Quarant’anni fa l’assassinio di Carlo Alberto Dalla Chiesa

(di Bulldog) Per farmi avere un tono di voce “massiccio” mi misero in fondo al cortile ad urlare ordini ai fucilieri del mio picchetto. Dalla finestra della fureria il comandante di compagnia controllava da lontano. Non si poteva sbagliare infatti: arrivava alla Duca il soldato che aveva sconfitto le Brigate Rosse, che rappresentava il meglio delle Forze Armate e che avrebbe presenziato alla sfilata del 4 novembre, in Bra. Il Comandante della Divisione Pastrengo dei Carabinieri.

Di Carlo Alberto Dalla Chiesa ricordo la figura imponente che scendeva dall’Alfetta blindata per ricevere gli onori, lo sguardo piantato  negli occhi dei soldati immobili sul presentat-arm e il sorrido sardonico una volta appreso che nel picchetto – impeccabile, passammo ore controllare fucili, baionette, cinturoni e anfibi – non mancavano ex detenuti di Forte Boccea rimandati al reparto a completare la naja dopo aver scontato la condanna.

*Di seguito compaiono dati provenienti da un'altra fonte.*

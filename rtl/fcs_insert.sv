// fcs_insert: appends the frame check sequence to a nibble stream.
//
// The MAC side presents the nibbles of one frame (destination address up to
// the last data nibble) on in_data with in_valid high, one nibble per clock
// and without gaps. Those nibbles are the CRC generator's input: crc_enable
// follows in_valid. Each nibble is passed to out_data one clock later with
// out_valid high. In the first clock after in_valid falls, the CRC register
// (crc) holds the final checksum; this block then takes its complement and
// sends it as 8 more nibbles right behind the data, most significant nibble
// (crc[31:28]) first, so the output frame is the codeword M(x)*x^32 + R(x)
// with the remainder R(x) complemented. In that same clock crc_init is high
// so that the CRC register is preset to ones for the next frame.
//
// Timing: out_valid/out_data lag in_valid/in_data by one clock; the FCS
// follows the last data nibble with no gap and lasts FCS_NIBBLES clocks.
// in_valid must stay low for at least 8 clocks after a frame, while the FCS
// is being sent (checked by an assertion). With exactly 8 the next output
// frame follows the FCS with no idle clock; 9 or more leave an idle clock.
// An ethernet inter-frame gap (96 bit times, 24 nibble clocks) is longer.
//
// Complementing the final value and appending it after the data field
// follow the document. Sending the FCS most significant nibble first (the
// same bit order in which the data entered the CRC), the one-clock pipeline
// and the re-preset pulse are this design's choices.
module fcs_insert
  import crc32_pkg::*;
(
  input  logic    clk,
  input  logic    rst,
  // frame nibbles from the MAC
  input  logic    in_valid,
  input  nibble_t in_data,
  // CRC generator control and result
  input  crc_t    crc,
  output logic    crc_enable,
  output logic    crc_init,
  // frame with FCS appended
  output logic    out_valid,
  output nibble_t out_data
);

  typedef enum logic [1:0] {S_IDLE, S_DATA, S_FCS} state_t;

  state_t                          state;
  crc_t                            fcs_sr;    // FCS nibbles still to send, MSB side first
  logic [$clog2(FCS_NIBBLES)-1:0]  fcs_left;  // nibbles left after the current one

  logic frame_end;
  assign frame_end  = (state == S_DATA) && !in_valid;

  assign crc_enable = in_valid;
  assign crc_init   = frame_end;

  always_ff @(posedge clk) begin
    if (rst) begin
      state     <= S_IDLE;
      out_valid <= 1'b0;
      out_data  <= '0;
      fcs_sr    <= '0;
      fcs_left  <= '0;
    end else if (in_valid) begin
      state     <= S_DATA;
      out_valid <= 1'b1;
      out_data  <= in_data;
    end else if (frame_end) begin
      // First FCS nibble now, the other seven from the shift register.
      state     <= S_FCS;
      out_valid <= 1'b1;
      out_data  <= ~crc[CRC_W-1 -: NIBBLE_W];
      fcs_sr    <= {~crc[CRC_W-NIBBLE_W-1:0], {NIBBLE_W{1'b0}}};
      fcs_left  <= ($clog2(FCS_NIBBLES))'(FCS_NIBBLES - 1);
    end else if (state == S_FCS) begin
      out_valid <= 1'b1;
      out_data  <= fcs_sr[CRC_W-1 -: NIBBLE_W];
      fcs_sr    <= fcs_sr << NIBBLE_W;
      fcs_left  <= fcs_left - 1'b1;
      if (fcs_left == 1) state <= S_IDLE;
    end else begin
      out_valid <= 1'b0;
    end
  end

  // A new frame may not start while the FCS of the previous one is sent.
  a_no_overlap: assert property (@(posedge clk) disable iff (rst)
    (state == S_FCS) |-> !in_valid)
    else $error("fcs_insert: in_valid asserted during FCS transmission");

endmodule
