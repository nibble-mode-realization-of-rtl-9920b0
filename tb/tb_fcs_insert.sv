// tb_fcs_insert: checks the FCS appender on its own. The CRC register it
// reads is modelled here with the bit-serial reference, updated when the
// block raises crc_enable and preset when it raises crc_init. Checks:
// crc_enable follows in_valid; crc_init pulses once per frame, in the first
// clock after the frame; each output frame is its input frame delayed by one
// clock followed, with no gap, by the 8 nibbles of the complemented CRC, most
// significant first; frames separated by the shortest gap that still leaves
// an idle clock between output frames (9 clocks) are handled.
module tb_fcs_insert;
  timeunit 1ns; timeprecision 1ps;

  import crc32_ref_pkg::*;

  logic        clk = 1'b0;
  logic        rst;
  logic        in_valid;
  logic [3:0]  in_data;
  logic [31:0] crc;
  logic        crc_enable, crc_init;
  logic        out_valid;
  logic [3:0]  out_data;

  int checks = 0, failures = 0;
  int init_pulses = 0, min_gaps = 0, frames_sent = 0;

  fcs_insert dut (
    .clk(clk), .rst(rst), .in_valid(in_valid), .in_data(in_data), .crc(crc),
    .crc_enable(crc_enable), .crc_init(crc_init),
    .out_valid(out_valid), .out_data(out_data)
  );

  always #20 clk = ~clk;

  // CRC register model driven by the block's control outputs.
  always_ff @(posedge clk) begin
    if (rst || crc_init) crc <= 32'hFFFF_FFFF;
    else if (crc_enable) crc <= ref_nibble(crc, in_data);
  end

  task automatic fail(string msg);
    failures++;
    if (failures < 10) $display("FAIL %s", msg);
  endtask

  // Expected output frames, built when each input frame is sent.
  logic [3:0] exp_q[$][$];
  logic [3:0] cur[$];
  int         out_frames = 0;
  logic       prev_valid = 1'b0;

  always @(posedge clk) begin
    if (!rst) begin
      checks++;
      if (crc_enable !== in_valid) fail("crc_enable differs from in_valid");
      if (crc_init) init_pulses++;
      if (out_valid) cur.push_back(out_data);
      if (prev_valid && !out_valid) begin
        checks++;
        if (exp_q.size() == 0) fail("unexpected output frame");
        else begin
          logic [3:0] e[$];
          e = exp_q.pop_front();
          if (e.size() != cur.size())
            fail($sformatf("frame %0d length %0d expected %0d", out_frames, cur.size(), e.size()));
          else
            foreach (e[i]) if (e[i] !== cur[i]) begin
              fail($sformatf("frame %0d nibble %0d got %h expected %h", out_frames, i, cur[i], e[i]));
              break;
            end
        end
        out_frames++;
        cur = {};
      end
      prev_valid <= out_valid;
    end
  end

  // Send one frame of len nibbles; then keep in_valid low for gap clocks.
  task automatic send_frame(int len, int gap);
    logic [3:0]  f[$];
    logic [31:0] r = 32'hFFFF_FFFF;
    for (int i = 0; i < len; i++) begin
      logic [3:0] d;
      d = 4'($urandom);
      f.push_back(d);
      r = ref_nibble(r, d);
      in_valid = 1'b1;
      in_data  = d;
      @(posedge clk);
      #1;
    end
    for (int k = 7; k >= 0; k--) f.push_back(~r[4*k +: 4]);
    exp_q.push_back(f);
    frames_sent++;
    in_valid = 1'b0;
    in_data  = 4'($urandom);
    repeat (gap) begin
      @(posedge clk);
      #1;
    end
    if (gap == 9) min_gaps++;
  endtask

  initial begin
    #20000000;
    failures++;
    $display("watchdog expired");
    $display("TB_RESULT checks=%0d failures=%0d", checks, failures);
    $finish;
  end

  initial begin
    rst = 1'b1; in_valid = 1'b0; in_data = '0;
    repeat (3) @(posedge clk);
    #1;
    rst = 1'b0;
    send_frame(1, 12);
    send_frame(120, 9);
    send_frame(37, 9);
    for (int n = 0; n < 30; n++) send_frame(1 + int'($urandom % 300), 9 + int'($urandom % 20));
    repeat (20) @(posedge clk);
    checks++;
    if (out_frames != frames_sent) fail($sformatf("%0d frames out, %0d sent", out_frames, frames_sent));
    checks++;
    if (init_pulses != frames_sent) fail($sformatf("%0d crc_init pulses for %0d frames", init_pulses, frames_sent));
    checks++;
    if (min_gaps == 0) fail("minimum gap never exercised");
    $display("frames=%0d min_gap_frames=%0d", frames_sent, min_gaps);
    $display("TB_RESULT checks=%0d failures=%0d", checks, failures);
    $finish;
  end
endmodule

Poco più di un anno dopo, guardavo scioccato le immagini della A112 del Prefetto di Palermo e quella  stessa figura imponente chinata, inutilmente, a proteggere la giovane moglie, Emanuela Setti Carraro, e il figlio che portava in grembo (con loro venne assassinato anche l’agente di scorta Domenico Russo).

Sono passati quarant’anni da quel giorno e alla Storia è stata consegnata la figura di un militare integerrimo, un sabaudo tutto d’un pezzo, senza tentennamenti  sia quando combatteva gli indipendentisti siciliani della banda Giuliano, sia quando chiudeva la pagina degli anni di piombo, sia quando si ritrovava da solo nella Prefettura di una Palermo abbandonata da Roma, senza venire mai meno al dovere.

Mi sono chiesto più volte se e quanto valga la pena impegnarsi per questo Paese. E mi è sempre tornato alla mente quel servizio di PAO. E lì ho trovato sempre la risposta.